Corn checkoff donates life-saving equipment and training to rural first responders - Indiana Corn and Soy

Corn checkoff donates life-saving equipment and training to rural first responders

The Indiana Corn Marketing Council (ICMC) partnered with insurance provider Nationwide through its Grain Bin Safety campaign to donate grain bin rescue tubes and training to five rural volunteer fire departments in September.

The first responders receiving the equipment and training include the Hamlet-Davis Fire Territory of Hamlet, Ind.; the Ashley Fire Department of DeKalb and Steuben counties; the Westport Community Volunteer Fire Department of Decatur County, Ind.; the Huntingburg Fire Department of Dubois County, Ind.; and the Ripley Township Volunteer Fire Department of Alamo, Ind.

According to a May 2021 report by Purdue University, 64 U.S. farmers were involved in farm accidents in confined spaces during 2020. That is a 4.5 percent decrease from 2019. Of those accidents, 32 were fatal grain bin entrapments. Three of those accidents involved more than one victim, and three were women. Illinois reported the most accidents with 17 in 2020.

Richard J. Minker, the president and instructor with the Hamlet-Davis Fire Territory, applied for the grant that provided the grain rescue tubes and specialized training.

During training with new equipment, firefighters with the Hamlet-Davis Fire Territory practice building a grain bin rescue tube. The equipment and training was provided, in part, through funding from the Indiana Corn Marketing Council.

“Our county had one years ago, but we didn’t get any training,” Minker said. “We really appreciate the training that has come with this rescue equipment. There’s a need for this in our area. This is a rural area with many farmers. In fact, six or seven volunteers on our department are farmers or work on a farm.”

He said his department had a successful rescue from a concrete grain bin in 2020.

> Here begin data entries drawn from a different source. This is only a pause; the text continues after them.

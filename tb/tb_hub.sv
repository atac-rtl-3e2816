// tb_hub: self-checking test of a Hub in a 4-cluster system (this Hub is cluster 1).
//
// Send side: a unicast offered by an ENet port appears on the Hub's ONet lane one cycle later;
// packets offered by both ENet ports at once leave whole and in order; a unicast waits while
// its destination Hub raises flow control, others pass; a broadcast waits while any Hub does.
// Receive side: flits are driven on the ONet receive lanes; broadcasts and unicasts for this
// cluster must appear on BNet 0 (even senders) or BNet 1 (odd senders), unicasts for other
// clusters must not. Holding the tiles not ready must fill a sender FIFO and raise the Hub's
// flow-control bit, which must fall again once the tiles drain it.
module tb_hub;
  import atac_pkg::*;
  localparam int NCL = 4, NT = 4;

  logic clk = 0, rst_n = 0;
  always #5 clk = ~clk;

  cluster_id_t my_cluster = 6'd1;
  logic  enet_valid [2];
  flit_t enet_flit  [2];
  logic  enet_ready [2];
  logic  tx_valid;
  flit_t tx_flit;
  logic  fc_out;
  logic  rx_valid [NCL];
  flit_t rx_flit  [NCL];
  logic  fc_in    [NCL];
  logic  bnet_valid [2];
  flit_t bnet_flit  [2];
  logic  tile_ready [2][NT];

  hub #(.NCL(NCL), .NT(NT)) dut (.*);

  int checks = 0, failures = 0, cycle = 0;
  always @(posedge clk) cycle++;

  int bn_cnt [2];
  int bn_bad = 0;
  always @(posedge clk) begin
    for (int b = 0; b < 2; b++) begin
      logic ar;
      ar = 1;
      for (int t = 0; t < NT; t++) ar &= tile_ready[b][t];
      if (rst_n && bnet_valid[b] && ar) begin
        bn_cnt[b]++;
        // even senders on BNet 0, odd on BNet 1; nothing for other clusters
        if (int'(bnet_flit[b].meta.src[9:4]) % 2 != b) bn_bad++;
        if (!bnet_flit[b].meta.bcast && bnet_flit[b].meta.dst[9:4] != 6'd1) bn_bad++;
      end
    end
  end

  flit_t txlog [$];
  always @(posedge clk) if (rst_n && tx_valid) txlog.push_back(tx_flit);

  initial begin
    #100000;
    failures++;
    $display("TB_RESULT checks=%0d failures=%0d", checks, failures);
    $finish;
  end

  function automatic flit_t mk(int port, int seq, int dcl, logic bc, logic hd, logic tl,
                               int scl = 1);
    flit_t f;
    f = '0;
    f.meta.head = hd; f.meta.tail = tl; f.meta.bcast = bc;
    f.meta.dst = {6'(dcl), 4'd3}; f.meta.src = {6'(scl), 4'(port)};
    f.meta.mtype = MSG_RAW;
    f.data[7:0] = 8'(port); f.data[39:8] = 32'(seq);
    return f;
  endfunction

  task automatic send(int port, flit_t f);
    @(negedge clk);
    enet_valid[port] = 1; enet_flit[port] = f;
    #1;
    while (!enet_ready[port]) begin @(negedge clk); #1; end
    @(negedge clk);
    enet_valid[port] = 0;
  endtask

  initial begin
    for (int p = 0; p < 2; p++) begin enet_valid[p] = 0; enet_flit[p] = '0; end
    for (int h = 0; h < NCL; h++) begin rx_valid[h] = 0; rx_flit[h] = '0; fc_in[h] = 0; end
    for (int b = 0; b < 2; b++) for (int t = 0; t < NT; t++) tile_ready[b][t] = 1;
    bn_cnt[0] = 0; bn_cnt[1] = 0;
    repeat (2) @(negedge clk);
    rst_n = 1;
    @(negedge clk);

    // 1. one unicast: on the lane one cycle after it is offered
    begin
      int t0;
      flit_t f;
      f = mk(0, 1, 2, 0, 1, 1);
      enet_valid[0] = 1; enet_flit[0] = f;
      t0 = cycle;
      @(negedge clk);
      enet_valid[0] = 0;
      checks++;
      if (!(tx_valid && tx_flit == f && cycle - t0 == 1)) begin
        failures++; $display("FAIL send latency / content");
      end
      @(negedge clk);
    end

    // 2. both ports at once, 2-flit packets
    txlog.delete();
    fork
      begin send(0, mk(0, 10, 2, 0, 1, 0)); send(0, mk(0, 11, 2, 0, 0, 1)); end
      begin send(1, mk(1, 20, 3, 0, 1, 0)); send(1, mk(1, 21, 3, 0, 0, 1)); end
    join
    repeat (3) @(negedge clk);
    checks++;
    if (txlog.size() != 4 || txlog[0].data[7:0] != txlog[1].data[7:0] ||
        !txlog[0].meta.head || !txlog[1].meta.tail) begin
      failures++; $display("FAIL send arbitration: %0d flits", txlog.size());
    end

    // 3. flow control
    txlog.delete();
    fc_in[2] = 1;
    fork
      send(0, mk(0, 30, 2, 0, 1, 1));
      begin
        repeat (6) @(negedge clk);
        checks++;
        if (txlog.size() != 0) begin failures++; $display("FAIL sent into a full Hub"); end
        fc_in[2] = 0;
      end
    join
    repeat (2) @(negedge clk);
    checks++;
    if (txlog.size() != 1) begin failures++; $display("FAIL unicast not released"); end
    txlog.delete();
    fc_in[3] = 1;
    send(0, mk(0, 31, 2, 0, 1, 1));              // other destination passes
    repeat (2) @(negedge clk);
    checks++;
    if (txlog.size() != 1) begin failures++; $display("FAIL unrelated unicast held"); end
    fork
      send(1, mk(1, 32, 2, 1, 1, 1));            // broadcast waits for any Hub
      begin
        repeat (5) @(negedge clk);
        checks++;
        if (txlog.size() != 1) begin failures++; $display("FAIL broadcast sent into a full Hub"); end
        fc_in[3] = 0;
      end
    join
    repeat (2) @(negedge clk);
    checks++;
    if (txlog.size() != 2) begin failures++; $display("FAIL broadcast not released"); end

    // 4. receive filtering and BNet partition
    @(negedge clk);
    rx_valid[0] = 1; rx_flit[0] = mk(0, 40, 3, 1, 1, 1, 0);   // broadcast from 0: BNet 0
    rx_valid[3] = 1; rx_flit[3] = mk(3, 41, 1, 0, 1, 1, 3);   // unicast to us from 3: BNet 1
    rx_valid[2] = 1; rx_flit[2] = mk(2, 42, 3, 0, 1, 1, 2);   // unicast elsewhere: dropped
    @(negedge clk);
    rx_valid[3] = 0;
    rx_valid[0] = 0;
    rx_flit[2] = mk(2, 43, 1, 0, 1, 1, 2);                    // unicast to us from 2: BNet 0
    @(negedge clk);
    rx_valid[2] = 0;
    repeat (8) @(negedge clk);
    checks++;
    if (bn_cnt[0] != 2 || bn_cnt[1] != 1 || bn_bad != 0) begin
      failures++; $display("FAIL receive: bnet0 %0d bnet1 %0d bad %0d", bn_cnt[0], bn_cnt[1], bn_bad);
    end

    // 5. receive flow control
    for (int t = 0; t < NT; t++) tile_ready[0][t] = 0;
    for (int k = 0; k < 12; k++) begin
      rx_valid[2] = 1; rx_flit[2] = mk(2, 50 + k, 1, 0, 1, 1, 2);
      @(negedge clk);
    end
    rx_valid[2] = 0;
    checks++;
    if (!fc_out) begin failures++; $display("FAIL flow control not raised"); end
    for (int t = 0; t < NT; t++) tile_ready[0][t] = 1;
    repeat (20) @(negedge clk);
    checks++;
    if (fc_out) begin failures++; $display("FAIL flow control stuck"); end
    checks++;
    if (bn_cnt[0] != 14 || bn_bad != 0) begin
      failures++; $display("FAIL lost flits: %0d", bn_cnt[0]);
    end
    $display("TB_RESULT checks=%0d failures=%0d", checks, failures);
    $finish;
  end
endmodule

Dan Neenan, a paramedic and director of the National Education Center for Agricultural Safety in Peosta, Iowa, led the training along with instructor Brian Freese. Neenan and Freese travel the country training first responders on the proper use of the rescue tubes. He said successful rescues of victims trapped in grain bins are complicated and time consuming.

Instructors with The National Education Center for Agricultural Safety provided training to rural first responders around Indiana that received grain bin rescue equipment.

“The average time of rescue, after the fire department arrives on the scene, is 3 1/2 hours. So, you’re in for a long extraction,” Neenan said. “When the auger is on, a person can be pulled waist deep into the grain within 15 seconds. Most people will be able to pull themselves out if they only go knee-deep; but once it gets up to the mid-thigh area, they’re going to need help.”

Nationwide’s program donated 58 rescue tubes in 2022 and 265 since the program began in 2014. So far, these tubes have been used to successfully rescue five farm workers. Neenan told the Hamlet firefighters that the equipment provided by ICMC and Nationwide was “top of the line and expensive.” “ICMC is happy to partner with Nationwide to donate this life-saving equipment and training to first responders,” ICMC President Paul Hodgen, a farmer from Roachdale, Ind., told the firefighters during the training in Alamo, Ind. “Rural fire departments are often the first to respond to these emergencies, and that is why ICMC and Nationwide is working with these first responders to help them prepare to save lives. Thank you for what you do for our communities and for being here to take this training.”